» ASSIGNED TASK
Transcribe the full listing so that each line reads as it does in the original.

» MATERIAL SHOWN

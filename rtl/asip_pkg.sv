// asip_pkg: types and helpers shared by every block of the parametric
// VLIW/multi-SIMD processor.
//
// The operation set is the eight integer operations of the design
// (multiply, add, subtract, and, or, bitwise invert, right shift, left
// shift) carried in a 4-bit operation field. The numeric encoding is this
// design's own choice: code 0 is a no-operation that the instruction fetch
// stage drops, the eight operations take codes 1 to 8 and the remaining
// codes behave like no-operations.
//
// Instruction and data words are built from parameters (data width,
// register file address width, permutation address width), so they are
// passed between modules as flat vectors; the bit layout of each one is
// given by the field helpers below, most significant field first, in the
// order of the instruction formats:
//   scalar instruction : op | address1 | address2 | result address
//   SIMD instruction   : op | address1 | perm address1 | address2 |
//                        perm address2 | result address
package asip_pkg;

  localparam int OP_W = 4;

  typedef enum logic [OP_W-1:0] {
    OP_NOP = 4'd0,
    OP_MUL = 4'd1,
    OP_ADD = 4'd2,
    OP_SUB = 4'd3,
    OP_AND = 4'd4,
    OP_OR  = 4'd5,
    OP_NOT = 4'd6,
    OP_SHR = 4'd7,
    OP_SHL = 4'd8
  } op_e;

  // ceil(log2(n)) but never below one bit, so that a field always exists.
  function automatic int clog2_min1(input int n);
    return (n <= 2) ? 1 : $clog2(n);
  endfunction

  // Number of register file banks: one per SIMD element of every SIMD
  // pipeline plus one per scalar pipeline (equation 3.1 argument).
  function automatic int num_banks(input int num_simd, input int simd_w,
                                   input int num_scalar);
    return num_simd * simd_w + num_scalar;
  endfunction

  // True when an operation code writes a result (a real operation).
  function automatic logic op_is_real(input logic [OP_W-1:0] op);
    return (op >= OP_MUL) && (op <= OP_SHL);
  endfunction

endpackage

» WRITTEN SOLUTION
filename rtl/asip_pkg.sv
// asip_pkg: types and helpers shared by every block of the parametric
// VLIW/multi-SIMD processor.
//
// The operation set is the eight integer operations of the design
// (multiply, add, subtract, and, or, bitwise invert, right shift, left
// shift) carried in a 4-bit operation field. The numeric encoding is this
// design's own choice: code 0 is a no-operation that the instruction fetch
// stage drops, the eight operations take codes 1 to 8 and the remaining
// codes behave like no-operations.
//
// Instruction and data words are built from parameters (data width,
// register file address width, permutation address width), so they are
// passed between modules as flat vectors; the bit layout of each one is
// given by the field helpers below, most significant field first, in the
// order of the instruction formats:
//   scalar instruction : op | address1 | address2 | result address
//   SIMD instruction   : op | address1 | perm address1 | address2 |
//                        perm address2 | result address
package asip_pkg;

  localparam int OP_W = 4;

  typedef enum logic [OP_W-1:0] {
    OP_NOP = 4'd0,
    OP_MUL = 4'd1,
    OP_ADD = 4'd2,
    OP_SUB = 4'd3,
    OP_AND = 4'd4,
    OP_OR  = 4'd5,
    OP_NOT = 4'd6,
    OP_SHR = 4'd7,
    OP_SHL = 4'd8
  } op_e;

  // ceil(log2(n)) but never below one bit, so that a field always exists.
  function automatic int clog2_min1(input int n);
    return (n <= 2) ? 1 : $clog2(n);
  endfunction

  // Number of register file banks: one per SIMD element of every SIMD
  // pipeline plus one per scalar pipeline (equation 3.1 argument).
  function automatic int num_banks(input int num_simd, input int simd_w,
                                   input int num_scalar);
    return num_simd * simd_w + num_scalar;
  endfunction

  // True when an operation code writes a result (a real operation).
  function automatic logic op_is_real(input logic [OP_W-1:0] op);
    return (op >= OP_MUL) && (op <= OP_SHL);
  endfunction

endpackage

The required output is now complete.